■ WHAT IS EXPECTED: The output is the lines below from the one with "Each testbench checks" through the one with "is built only", both included, printed exactly and with no other line.

[Records from a dataset]
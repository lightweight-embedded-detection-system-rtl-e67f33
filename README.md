# Variance-based detector for voltage-drop fault attacks on multi-tenant FPGAs

When several tenants share one FPGA, they also share its power delivery
network. A malicious tenant can switch on a large bank of power wasters, for
example ring oscillators, for a few clock cycles. The supply sags for a short
time and the logic of a neighbouring tenant, such as an AES core, misses its
timing and produces faulty results. Such attacks can succeed within a few
cycles, so a detector has to react within a few cycles too.

This RTL implements an embedded detector for these drops. On-chip
time-to-digital converters (TDCs) measure the supply. Each TDC reading is
reduced to its Hamming weight, and the detector tracks **the variance of the
last 4 Hamming weights**. A steady supply gives a variance near zero, whatever
level the sensor sits at. A steep drop or rebound inside the window makes the
variance jump. An attack is flagged when the variance reaches **64**.

Why use the variance instead of a fixed threshold on the reading itself?
Every sensor has a different resting level, because that level depends on
where the sensor is placed and on what logic surrounds it. In the reference
system, three identical 128-tap sensors rest at Hamming weights of 8, 69 and
107. A fixed threshold would have to be calibrated for each placement. The
variance ignores the resting level, so one threshold serves every sensor.

## The detection chain

Each sensor has one chain. All chains run on one clock, 200 MHz in the
reference system:

```
            taps_q[127:0]        hw[7:0]            variance[15:0]
 tdc_sensor ─────────────► hamming_weight ─────► running_variance ─────► threshold_detector ──► alarm[s]
   (vdd_mv)                  (hw_valid) ──────────► (in_valid)                                   │
                                                                                   OR over sensors ▼
                                                                                  attack_detected
```

`va_detection_top` instantiates `NUM_SENSORS` = 3 chains, one per sensor
placement, and ORs their alarms into `attack_detected`. Each chain's Hamming
weight, variance and valid flag are also output ports, so they can be
observed.

### TDC sensor (`tdc_sensor`, behavioural model)

The real sensor feeds the clock into a delay line and samples every tap of
the line in a register on the same clock. The delay line starts with a few
LUTs of initial delay, followed by a carry chain of 128 taps (16 carry blocks
of 8). The clock edge travels a certain distance down the chain before the
capture edge. That distance is shorter when the supply is low, because the
logic is slower. The number of set taps is therefore a reading of the supply
voltage.

This propagation is analog timing and cannot be written as logic. The module
is a model of it. It takes the local supply voltage as a model-only input,
`vdd_mv`, and computes how many taps the edge reaches:

```
reached = BASELINE_TAPS + (vdd_mv - 850) * 2      clamped to 0..128
```

It then registers a thermometer code with the first `reached` taps set.
Three things about this model are assumptions, not measured data:

- the linear law;
- the nominal voltage of 850 mV;
- the slope of 2 taps per mV.

The rest of the chain uses only the number of set taps, not their pattern. So
a real sensor with bubbles in its code fits behind the same Hamming-weight
stage. On an FPGA, replace this module with the placed carry-chain sensor. Its
port list is the same except that `vdd_mv` goes away.

### Hamming weight (`hamming_weight`)

This stage counts the set taps and registers the count. For 128 taps the
count is 8 bits wide. The count is written as a loop, and synthesis builds an
adder tree from it. `hw_valid` is low during reset and goes high on the first
edge after reset. It keeps the reset value of `hw` out of the variance window.

### Running variance (`running_variance`), the core of the design

The metric over the last T samples is

```
var = (1/T)·Σ HW²  −  ((1/T)·Σ HW)²
    = (T·Σ HW² − (Σ HW)²) / T²          T = 2^LOG2_T = 4
```

**Where the shift goes.** T is a power of two, so the division is a right
shift. The shift matters. You could shift each sum first and then square the
shifted mean. That drops the fraction of the mean before it is squared, and
the error grows with the signal level. For example, take the samples 107, 107,
107, 105, which are only jitter at the highest-placed sensor:

| | mean of squares | squared mean | result |
|---|---|---|---|
| shift each sum first | 45372 >> 2 = 11343 | (426 >> 2)² = 106² = 11236 | **107**: false alarm |
| one shift after the subtraction | | | (4·45372 − 426²) >> 4 = 0 |

The exact variance of that window is 0.75. This design subtracts first and
shifts once at the end, by 2·LOG2_T bits. The result is the exact variance
rounded down. The numerator is never negative (Cauchy–Schwarz inequality), so
the subtraction needs no sign handling.

**Running sums.** The block does not re-add the whole window every cycle. It
keeps `Σ HW` and `Σ HW²` as running sums, plus a history of the last T
samples. For each accepted sample it adds the sample and its square, then
subtracts the oldest sample and the square of the oldest sample. It also
needs two squarers (for the new and the oldest sample) and one multiplier for
`(Σ HW)²`.

Widths for 8-bit samples and T = 4:

| signal | width |
|---|---|
| `Σ HW` | 10 bits |
| `Σ HW²` | 17 bits |
| numerator | 20 bits |
| `var_out` | 16 bits; the variance of 8-bit samples is at most 64² = 4096 |

**Timing.** `in_valid` qualifies `hw_in`. In normal operation the block
accepts one sample every cycle. Each accepted sample enters the window and
the sums on one edge. `var_out` follows on the next edge. `var_valid` goes
high once T samples have been accepted since reset. Until then, the rise from
0 to the sensor's resting level is not reported.

The window size is a parameter. `LOG2_T` = 2, 3, 4, 5 and 6 give windows of
4, 8, 16, 32 and 64 samples, the sizes compared when T was chosen. A larger
window gives higher and longer variance peaks and costs a longer history. The
original design uses T = 4.

### Threshold (`threshold_detector`)

`alarm` is a register. It is set in the cycle after a valid variance of 64 or
more. It is not latched: it follows the variance cycle by cycle. A consumer
that needs a sticky flag must latch `attack_detected` itself.

The value 64 sits in a gap of the measured distributions:

- switching on an AES core next to a sensor, as background noise, gave
  variances of 30 to 60;
- attacks gave variances of 80 to 140.

## Latency

Take a supply change that the TDC first samples at edge e0. It then moves
through the chain as follows:

| edge | stage |
|---|---|
| e0 | TDC samples the change |
| e0+1 | `hw` |
| e0+2 | window and sums |
| e0+3 | `variance` |
| e0+4 | `alarm` and `attack_detected` |

So the alarm comes 4 cycles (20 ns at 200 MHz) after the sampling edge. An
attack starts 0 to 5 ns before that edge, so the alarm comes 20 to 25 ns
after the attack starts. The original implementation measured an average
detection delay of 23.6 ns, or 3 to 4 cycles. A very short drop can change
the first window too little. The alarm then comes a cycle later, or not at
all, but such drops are also the least likely to inject a fault.

After reset, a chain needs 5 edges before its `var_valid` rises.

## Parameters

| parameter | default | meaning |
|---|---|---|
| `NUM_SENSORS` | 3 | detection chains |
| `TAPS` | 128 | TDC taps; the Hamming weight is clog2(TAPS+1) bits |
| `LOG2_T` | 2 | variance window T = 2^LOG2_T samples |
| `THRESHOLD` | 64 | variance at which an attack is flagged |
| `BASELINE_TAPS` | '{8, 69, 107} | resting tap count of each TDC model |

The shared constants are in `va_pkg`. Clocking is left outside the RTL: a PLL
or MMCM supplies `clk`. `rst_n` is an asynchronous, active-low reset.

## How this design relates to the original

**Taken from the original:**

- the chain TDC → Hamming weight → running variance → threshold, with one
  chain per sensor;
- three sensors;
- 128 taps;
- resting levels of 8, 69 and 107;
- the variance formula with T = 4 and shift-based division;
- the threshold of 64;
- the 200 MHz detection clock;
- the 3–4 cycle detection delay.

**Choices made in this design:**

- the TDC is a behavioural model with a linear voltage law (see above);
- the division by T² is a single shift applied after the subtraction (see
  above);
- the variance uses running sums with a sample history;
- there are two register stages in the variance block;
- `hw_valid`, `in_valid` and `var_valid` exist;
- reset is asynchronous and active low;
- the sensors are combined with an OR;
- the alarm fires "at or above" 64;
- the alarm is not latched.

**Not included:**

- the attacker's ring-oscillator banks;
- the victim AES;
- the AES noise generators;
- the debug read-out of the measurement setup;
- the clock generation.

The attacker, victim and noise generators belong to the test setup, not to
the detector. The testbenches model their effect by driving `vdd_mv`. The
original reports its resource use: about 477 LUTs, 185 registers and 1 DSP
for one chain. This RTL is written for clarity, and its register count
differs (the variance stage keeps wider running sums).

## Verification

Each testbench checks itself and ends with a `TB_RESULT checks=N failures=M`
line.

| testbench | what it checks |
|---|---|
| `tb_tdc_sensor` | supply sweep from far below to far above nominal; thermometer length and clamping |
| `tb_hamming_weight` | corner vectors, every single bit, thermometer codes and random densities against a bit-by-bit count; `hw_valid` |
| `tb_running_variance` | steps, full-scale swings, jitter at a high level, random data and gaps in `in_valid`, against the exact floored variance; `var_valid` timing |
| `tb_threshold_detector` | sweep 0..200, the boundary 63/64/65, invalid inputs, random values |
| `tb_variance_windows` | one stream of dips and overshoots through T = 4, 8, 16, 32 and 64 at once, each checked every cycle; reports the peak variance and the cycles above 64 per window size |
| `tb_va_detection_top` | the whole detector at its default parameters; see below |

`tb_va_detection_top` runs the whole detector at its default parameters for
32768 modelled attacks and 32768 noise events. The stimulus is as follows:

- **Attack:** the supply falls by 20–40 mV for 2–10 cycles, then overshoots
  by half that for 3 cycles. The three sensors see 100 %, 80 % and 60 % of it.
- **Noise event:** the supply falls by 5–6 mV for 5–20 cycles.
- **Between events:** the supply jitters by 0 to −1 mV.

A reference model predicts every output of every sensor after every edge. It
is built only from the TDC law, the definition of the Hamming weight and the
variance formula. The test also fails if any of these never happens: an
attack detected exactly 4 cycles after the first sampling edge that sees it,
a noise event passing without alarm, the start-up window, an alarm from each
sensor, and TDC saturation. In the last run, all 32768 attacks were detected
with a 4-cycle delay, no noise event raised an alarm, and there were no
failures. The run takes a few seconds.

These rates come from the voltage model chosen here. They show that the
logic behaves as intended. They do not reproduce the silicon measurements.

To simulate with Verilator, from the directory that holds `rtl/` and `tb/`:

```
verilator --binary --timing --assert -Irtl --top-module tb_va_detection_top \
    rtl/va_pkg.sv rtl/tdc_sensor.sv rtl/hamming_weight.sv rtl/running_variance.sv \
    rtl/threshold_detector.sv rtl/va_detection_top.sv tb/tb_va_detection_top.sv
./obj_dir/Vtb_va_detection_top
```

For a single block, list `rtl/va_pkg.sv`, the block's file and its
testbench. `tb_variance_windows` needs `rtl/running_variance.sv`.

## Files

- `rtl/va_pkg.sv`: shared constants (taps, window, threshold, sensor count)
  and width helpers.
- `rtl/tdc_sensor.sv`: TDC behavioural model.
- `rtl/hamming_weight.sv`: tap counter.
- `rtl/running_variance.sv`: windowed variance.
- `rtl/threshold_detector.sv`: alarm comparator.
- `rtl/va_detection_top.sv`: the three-chain detector.
- `tb/`: the testbenches listed above.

■ RESPONSE TO THE EXERCISE:
Each testbench checks itself and ends with a `TB_RESULT checks=N failures=M`
line.

| testbench | what it checks |
|---|---|
| `tb_tdc_sensor` | supply sweep from far below to far above nominal; thermometer length and clamping |
| `tb_hamming_weight` | corner vectors, every single bit, thermometer codes and random densities against a bit-by-bit count; `hw_valid` |
| `tb_running_variance` | steps, full-scale swings, jitter at a high level, random data and gaps in `in_valid`, against the exact floored variance; `var_valid` timing |
| `tb_threshold_detector` | sweep 0..200, the boundary 63/64/65, invalid inputs, random values |
| `tb_variance_windows` | one stream of dips and overshoots through T = 4, 8, 16, 32 and 64 at once, each checked every cycle; reports the peak variance and the cycles above 64 per window size |
| `tb_va_detection_top` | the whole detector at its default parameters; see below |

`tb_va_detection_top` runs the whole detector at its default parameters for
32768 modelled attacks and 32768 noise events. The stimulus is as follows:

- **Attack:** the supply falls by 20–40 mV for 2–10 cycles, then overshoots
  by half that for 3 cycles. The three sensors see 100 %, 80 % and 60 % of it.
- **Noise event:** the supply falls by 5–6 mV for 5–20 cycles.
- **Between events:** the supply jitters by 0 to −1 mV.

A reference model predicts every output of every sensor after every edge. It
is built only from the TDC law, the definition of the Hamming weight and the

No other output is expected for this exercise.